# How high should I hang 80W 10 bulb ATI fixture?



## zairefronts (Jul 25, 2012)

I’ve got a tank that is 18” wide 22” deep and 72” and I am wondering how high above the waterline should I hang my 80W 10bulb ATI fixture. Right now I have it about 24” above the water line and I’m not sure if I should lift it higher or lower it closer to top of tank. I have LPS corals mostly. Any help would be appreciated from you guys.


----------



## rburns24 (Jan 31, 2011)

-
8" should be good.
-


----------



## zairefronts (Jul 25, 2012)

oh wow lol mine is defs too high then- any other opinions?


----------



## streeker02 (Apr 11, 2014)

might get more response in the correct forum rather than buy and sell


----------



## Tristan (Aug 15, 2011)

I have 8 bulbs 6" off the water over a 27" deep tank. 

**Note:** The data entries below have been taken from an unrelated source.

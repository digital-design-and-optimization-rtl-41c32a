// lfsr_prng: pseudo-random bit generator built from a 102-stage linear
// feedback shift register with feedback polynomial 1 + x^35 + x^36 + x^101 + x^102
// (the register length and polynomial are those of the reference design).
//
// Fibonacci form: each shift produces the new bit s[101]^s[100]^s[35]^s[34]
// and moves it into s[0]. STEP shifts are unrolled per enabled clock cycle
// and the STEP new bits are presented on `bits` (bits[0] is the oldest), so
// one instance delivers a whole r-bit message block, or a 16-bit random
// integer for the noise generator, per cycle. The number of bits per cycle and
// the seed are this design's choices.
//
// Interface: en advances the register; bits is combinational from the state
// and shows the bits the next enabled edge will commit.
// Timing: one STEP-bit word per enabled cycle, no latency.
module lfsr_prng #(
  parameter int unsigned STEP = 7,
  parameter logic [101:0] SEED = 102'h2_5A5A_1234_5678_9ABC_DEF0_1357
) (
  input  logic            clk,
  input  logic            rst_n,
  input  logic            en,
  output logic [STEP-1:0] bits
);
  logic [101:0] state, nxt;

  always_comb begin
    logic [101:0] s;
    s = state;
    for (int i = 0; i < int'(STEP); i++) begin
      bits[i] = s[101] ^ s[100] ^ s[35] ^ s[34];
      s = {s[100:0], bits[i]};
    end
    nxt = s;
  end

  always_ff @(posedge clk or negedge rst_n) begin
    if (!rst_n)  state <= (SEED == '0) ? 102'd1 : SEED;
    else if (en) state <= nxt;
  end
endmodule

You can keep yours anywhere from 8" to 12" it depends on what you want to keep. 8" is better penetration, 12" is better light blending, spread and less maintenance in terms of wiping the bulbs or shield of salt creep.


----------



## ameekplec. (May 1, 2008)

24 sounds like you will have a ton of light spillage. If you don't have a lot of LPS corals high up on rock work, you can probably bring it down to 12" over the course of a few weeks so as not to light shock anything.


----------